▶ Directions for this task: All of the entries are to be written out again verbatim.

▶ Extracted data:
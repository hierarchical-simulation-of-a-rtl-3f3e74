// tb_sp_arbiter: self-checking test of the four-cycle round-robin arbiter.
//
// Random requesters raise requests and hold them until granted; a granted
// requester keeps the output for a random number of cycles and then releases
// it. A reference model checks that every grant goes to the first requester
// at or after the round-robin pointer among the requests sampled when the
// arbitration started, and that the grant appears exactly four edges after
// the sampling edge (that edge and three more, ARB_CYCLES in all). Contention (two or more requests in one sample)
// must occur.
`timescale 1ns/1ps
module tb_sp_arbiter;
  import sp_pkg::*;

  localparam int unsigned N = NPORTS;

  logic clk = 1'b0, rst_n = 1'b0;
  logic [N-1:0] req;
  logic release_i;
  logic gnt_valid;
  logic [$clog2(N)-1:0] gnt_idx;

  int checks = 0, failures = 0;

  sp_arbiter #(.N(N)) dut (.clk(clk), .rst_n(rst_n), .req(req), .release_i(release_i),
                           .gnt_valid(gnt_valid), .gnt_idx(gnt_idx));

  always #5 clk = ~clk;

  initial begin
    #400000;
    failures++;
    $display("TB_RESULT checks=%0d failures=%0d", checks, failures);
    $finish;
  end

  task automatic check(input bit ok, input string what);
    checks++;
    if (!ok) begin
      failures++;
      $display("FAIL: %s", what);
    end
  endtask

  int ptr = 0;
  int grants = 0, contended = 0;
  int hold = 0;
  // Model of the arbitration in flight: sample cycle and expected winner.
  int pending_cycle = -1;
  int pending_win = -1;
  bit busy_m = 0;
  int cyc = 0;

  function automatic int pick(input logic [N-1:0] r, input int p);
    for (int k = 0; k < int'(N); k++)
      if (r[(p + k) % N]) return (p + k) % N;
    return -1;
  endfunction

  initial begin
    req = '0;
    release_i = 1'b0;
    repeat (3) @(posedge clk);
    @(negedge clk) rst_n = 1'b1;
    for (cyc = 0; cyc < 20000; cyc++) begin
      // Checks of the state after the last edge.
      if (pending_cycle >= 0 && cyc == pending_cycle + ARB_CYCLES - 1) begin
        check(gnt_valid && int'(gnt_idx) == pending_win,
              $sformatf("grant to %0d ARB_CYCLES=%0d stages after sample (got v=%0d idx=%0d)",
                        pending_win, ARB_CYCLES, gnt_valid, gnt_idx));
        grants++;
        req[pending_win] = 1'b0;   // granted: request drops
        ptr = (pending_win + 1) % N;
        pending_cycle = -1;
        busy_m = 1;
        hold = int'($urandom_range(0, 6));
      end else if (pending_cycle >= 0) begin
        check(!gnt_valid, "no grant while arbitrating");
      end
      release_i = 1'b0;
      if (busy_m) begin
        if (hold == 0) begin
          release_i = 1'b1;
          busy_m = 0;
        end else hold--;
      end
      // New requests appear and are held; the owner that releases now may
      // request again at once and must then get the lowest priority.
      for (int i = 0; i < int'(N); i++)
        if ($urandom_range(0, 7) == 0 && !(busy_m && int'(gnt_idx) == i)) req[i] = 1'b1;
      // Will the arbiter sample at the coming edge?
      if (pending_cycle < 0 && !busy_m && (req != '0)) begin
        // free, or released now with requests pending
        pending_cycle = cyc + 1;
        pending_win = pick(req, ptr);
        if ($countones(req) > 1) contended++;
      end
      @(negedge clk);
    end
    check(grants > 500, $sformatf("enough grants (%0d)", grants));
    check(contended > 50, $sformatf("contention happened (%0d)", contended));
    $display("grants=%0d contended=%0d", grants, contended);
    $display("TB_RESULT checks=%0d failures=%0d", checks, failures);
    $finish;
  end
endmodule
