// sp_crossbar: phit-wide crossbar feeding the link transmit registers.
//
// Each output picks the buffer-front phit of the input it has granted and
// loads it straight into its link transmit register, so crossing the
// crossbar and starting transmission on the link are one and the same
// pipeline step: a flit no longer has to be serialized after the crossbar.
// The datapath is one phit (16 bits) wide, a quarter of a flit.
//
// Interface: in[i] is the buffer front of input i; for every output o,
// send[o] and sel[o] come from that output's control. out[o] is the
// registered link output: a phit taken at edge e is on the link after e,
// with valid low in cycles where nothing was sent.
//
// From the switch description: narrow datapath, crossbar and link
// transmission overlapped in one step. This design's own choice: a plain
// multiplexer per output with its output register.
module sp_crossbar
  import sp_pkg::*;
#(
  parameter int unsigned N = NPORTS
) (
  input  logic                 clk,
  input  logic                 rst_n,
  input  phit_t                in   [N],
  input  logic [N-1:0]         send,
  input  logic [$clog2(N)-1:0] sel  [N],
  output phit_t                out  [N]
);

  always_ff @(posedge clk or negedge rst_n) begin
    if (!rst_n) begin
      for (int o = 0; o < N; o++) out[o] <= PHIT_IDLE;
    end else begin
      for (int o = 0; o < N; o++) begin
        if (send[o]) begin
          out[o]       <= in[sel[o]];
          out[o].valid <= 1'b1;
        end else begin
          out[o]       <= PHIT_IDLE;
        end
      end
    end
  end

endmodule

▶ Solution for this task:
repository hierarchical-simulation-of-a-rtl-3f3e74
// tb_sp_arbiter: self-checking test of the four-cycle round-robin arbiter.
//
// Random requesters raise requests and hold them until granted; a granted
// requester keeps the output for a random number of cycles and then releases
// it. A reference model checks that every grant goes to the first requester
// at or after the round-robin pointer among the requests sampled when the
// arbitration started, and that the grant appears exactly four edges after
// the sampling edge (that edge and three more, ARB_CYCLES in all). Contention (two or more requests in one sample)
// must occur.
`timescale 1ns/1ps
module tb_sp_arbiter;
  import sp_pkg::*;

  localparam int unsigned N = NPORTS;

  logic clk = 1'b0, rst_n = 1'b0;
  logic [N-1:0] req;
  logic release_i;
  logic gnt_valid;
  logic [$clog2(N)-1:0] gnt_idx;

  int checks = 0, failures = 0;

  sp_arbiter #(.N(N)) dut (.clk(clk), .rst_n(rst_n), .req(req), .release_i(release_i),
                           .gnt_valid(gnt_valid), .gnt_idx(gnt_idx));

  always #5 clk = ~clk;

  initial begin
    #400000;
    failures++;
    $display("TB_RESULT checks=%0d failures=%0d", checks, failures);
    $finish;
  end

  task automatic check(input bit ok, input string what);
    checks++;
    if (!ok) begin
      failures++;
      $display("FAIL: %s", what);
    end
  endtask

  int ptr = 0;
  int grants = 0, contended = 0;
  int hold = 0;
  // Model of the arbitration in flight: sample cycle and expected winner.
  int pending_cycle = -1;
  int pending_win = -1;
  bit busy_m = 0;
  int cyc = 0;

  function automatic int pick(input logic [N-1:0] r, input int p);
    for (int k = 0; k < int'(N); k++)
      if (r[(p + k) % N]) return (p + k) % N;
    return -1;
  endfunction

  initial begin
    req = '0;
    release_i = 1'b0;
    repeat (3) @(posedge clk);
    @(negedge clk) rst_n = 1'b1;
    for (cyc = 0; cyc < 20000; cyc++) begin
      // Checks of the state after the last edge.
      if (pending_cycle >= 0 && cyc == pending_cycle + ARB_CYCLES - 1) begin
        check(gnt_valid && int'(gnt_idx) == pending_win,
              $sformatf("grant to %0d ARB_CYCLES=%0d stages after sample (got v=%0d idx=%0d)",
                        pending_win, ARB_CYCLES, gnt_valid, gnt_idx));
        grants++;
        req[pending_win] = 1'b0;   // granted: request drops
        ptr = (pending_win + 1) % N;
        pending_cycle = -1;
        busy_m = 1;
        hold = int'($urandom_range(0, 6));
      end else if (pending_cycle >= 0) begin
        check(!gnt_valid, "no grant while arbitrating");
      end
      release_i = 1'b0;
      if (busy_m) begin
        if (hold == 0) begin
          release_i = 1'b1;
          busy_m = 0;
        end else hold--;
      end
      // New requests appear and are held; the owner that releases now may
      // request again at once and must then get the lowest priority.
      for (int i = 0; i < int'(N); i++)
        if ($urandom_range(0, 7) == 0 && !(busy_m && int'(gnt_idx) == i)) req[i] = 1'b1;
      // Will the arbiter sample at the coming edge?
      if (pending_cycle < 0 && !busy_m && (req != '0)) begin
        // free, or released now with requests pending
        pending_cycle = cyc + 1;
        pending_win = pick(req, ptr);
        if ($countones(req) > 1) contended++;
      end
      @(negedge clk);
    end
    check(grants > 500, $sformatf("enough grants (%0d)", grants));
    check(contended > 50, $sformatf("contention happened (%0d)", contended));
    $display("grants=%0d contended=%0d", grants, contended);
    $display("TB_RESULT checks=%0d failures=%0d", checks, failures);
    $finish;
  end
endmodule
// sp_crossbar: phit-wide crossbar feeding the link transmit registers.
//
// Each output picks the buffer-front phit of the input it has granted and
// loads it straight into its link transmit register, so crossing the
// crossbar and starting transmission on the link are one and the same
// pipeline step: a flit no longer has to be serialized after the crossbar.
// The datapath is one phit (16 bits) wide, a quarter of a flit.
//
// Interface: in[i] is the buffer front of input i; for every output o,
// send[o] and sel[o] come from that output's control. out[o] is the
// registered link output: a phit taken at edge e is on the link after e,
// with valid low in cycles where nothing was sent.
//
// From the switch description: narrow datapath, crossbar and link
// transmission overlapped in one step. This design's own choice: a plain
// multiplexer per output with its output register.
module sp_crossbar
  import sp_pkg::*;
#(
  parameter int unsigned N = NPORTS
) (
  input  logic                 clk,
  input  logic                 rst_n,
  input  phit_t                in   [N],
  input  logic [N-1:0]         send,
  input  logic [$clog2(N)-1:0] sel  [N],
  output phit_t                out  [N]
);

  always_ff @(posedge clk or negedge rst_n) begin
    if (!rst_n) begin
      for (int o = 0; o < N; o++) out[o] <= PHIT_IDLE;
    end else begin
      for (int o = 0; o < N; o++) begin
        if (send[o]) begin
          out[o]       <= in[sel[o]];
          out[o].valid <= 1'b1;
        end else begin
          out[o]       <= PHIT_IDLE;
        end
      end
    end
  end

endmodule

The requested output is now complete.